Ø The Hon’ble NCLAT as well as all Hon’ble NCLT shall be bound by the said decision. However, some points to be considered are :-
· NCLAT discussed only SAFAESI Act, 2002 while the Hon’ble Supreme Court decided on the basis of the admission of Debt made by one party by one party in its Balance Sheet.
· Only reliance by the Hon’ble NCLAT that filing of balance sheet is mandatory for each year and no limitation can start each year while ignoring the fact that filing is compulsory but the admission of Debt is not.
· Complete disregard to the previous judicial precedents of the Hon’ble Supreme Court with no discussion of the same.
Ø It shall be worthwhile to wait and watch as to what new developments of law shall be laid in the event an Appeal is preferred before the Hon’ble Supreme Court.
4.1 The law pertaining to the acknowledgement of debt in the balance sheet is correctly reflected in the judgments passed by the Hon’ble Supreme Court of India and various other High Courts as discussed above.
4.2 Moreover, the Hon’ble Supreme Court in “AV Murthy vs.
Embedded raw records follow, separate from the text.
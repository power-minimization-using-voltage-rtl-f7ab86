// rc_adder: W-bit ripple-carry adder, a chain of full adders with the carry
// passed from bit i to bit i+1. Ripple-carry is used wherever operands arrive
// early or in sequence, because it is the lowest-power adder; the delay of a
// W-bit ripple adder is W full-adder delays from cin to cout.
// Interface: {cout, s} = x + y + cin. Purely combinational.
module rc_adder #(
  parameter int unsigned W = 16
) (
  input  logic [W-1:0] x,
  input  logic [W-1:0] y,
  input  logic         cin,
  output logic [W-1:0] s,
  output logic         cout
);
  logic [W:0] c;

  assign c[0] = cin;

  for (genvar i = 0; i < W; i++) begin : g_bit
    full_adder u_fa (.a(x[i]), .b(y[i]), .ci(c[i]), .s(s[i]), .co(c[i+1]));
  end

  assign cout = c[W];
endmodule
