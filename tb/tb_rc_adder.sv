// tb_rc_adder: checks the 16-bit ripple-carry adder (default width) on
// corner cases, among them a carry rippling through all 16 bits, and on
// random operands; a 4-bit instance is checked exhaustively. The reference
// is integer addition. Self-checking; prints TB_RESULT.
module tb_rc_adder;
  logic [15:0] x, y, s;
  logic        cin, cout;
  logic [3:0]  x4, y4, s4;
  logic        cin4, cout4;
  int          checks = 0, failures = 0;

  rc_adder dut (.x(x), .y(y), .cin(cin), .s(s), .cout(cout));
  rc_adder #(.W(4)) dut4 (.x(x4), .y(y4), .cin(cin4), .s(s4), .cout(cout4));

  task automatic check16(input logic [15:0] xv, input logic [15:0] yv, input logic cv);
    x = xv; y = yv; cin = cv;
    #1;
    checks++;
    if ({cout, s} != 17'(xv) + 17'(yv) + 17'(cv)) begin
      failures++;
      $display("FAIL %h + %h + %b -> %b %h", xv, yv, cv, cout, s);
    end
  endtask

  initial begin
    #1000000;
    failures++;
    $display("watchdog expired");
    $display("TB_RESULT checks=%0d failures=%0d", checks, failures);
    $finish;
  end

  initial begin
    check16(16'hFFFF, 16'h0000, 1'b1);
    check16(16'hFFFF, 16'hFFFF, 1'b1);
    check16(16'h0000, 16'h0000, 1'b0);
    check16(16'h8000, 16'h8000, 1'b0);
    check16(16'h7FFF, 16'h0001, 1'b0);
    for (int i = 0; i < 5000; i++)
      check16(16'($urandom), 16'($urandom), 1'($urandom));
    for (int v = 0; v < 512; v++) begin
      {cin4, x4, y4} = 9'(v);
      #1;
      checks++;
      if ({cout4, s4} != 5'(x4) + 5'(y4) + 5'(cin4)) begin
        failures++;
        $display("FAIL4 %h + %h + %b -> %b %h", x4, y4, cin4, cout4, s4);
      end
    end
    $display("TB_RESULT checks=%0d failures=%0d", checks, failures);
    $finish;
  end
endmodule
BS Nagabasavanna”, (2002) 2 SCC 642 held that the amount borrowed and shown in the balance sheet, may amount to acknowledgement. On the same line the Hon’ble Bombay High Court in Deccan Chronicle Holdings Ltd v. Tata Capital Financial Services Ltd [2016 SCC Online Bom 5319] held that an admission in the balance sheet of a company would operate as an estoppel against disputing the debt and would be the decisive factor for passing a decree for admission.
4.3 The Acknowledgement of debt in the Balance Sheet, when substantiated with other records and documents, comes under the category of continuous cause of action and will give rise to the fresh start of the limitation period if done within the prescribed period from the last acknowledgement of the debt/liability.
4.4 Thus, it is safe to say that the acknowledgment of debt in the Balance Sheet constitute a fresh cause of action and a legal remedy under the prescribed period which is 3 years for money recovery shall start afresh on the Acknowledgment of Debt in the Balance Sheet.
4.5 It can be said that the period of limitation only bars the remedy but it does not extinguish the right. Therefore, provisions under Section 18 of the said Act aid in restoring such rights.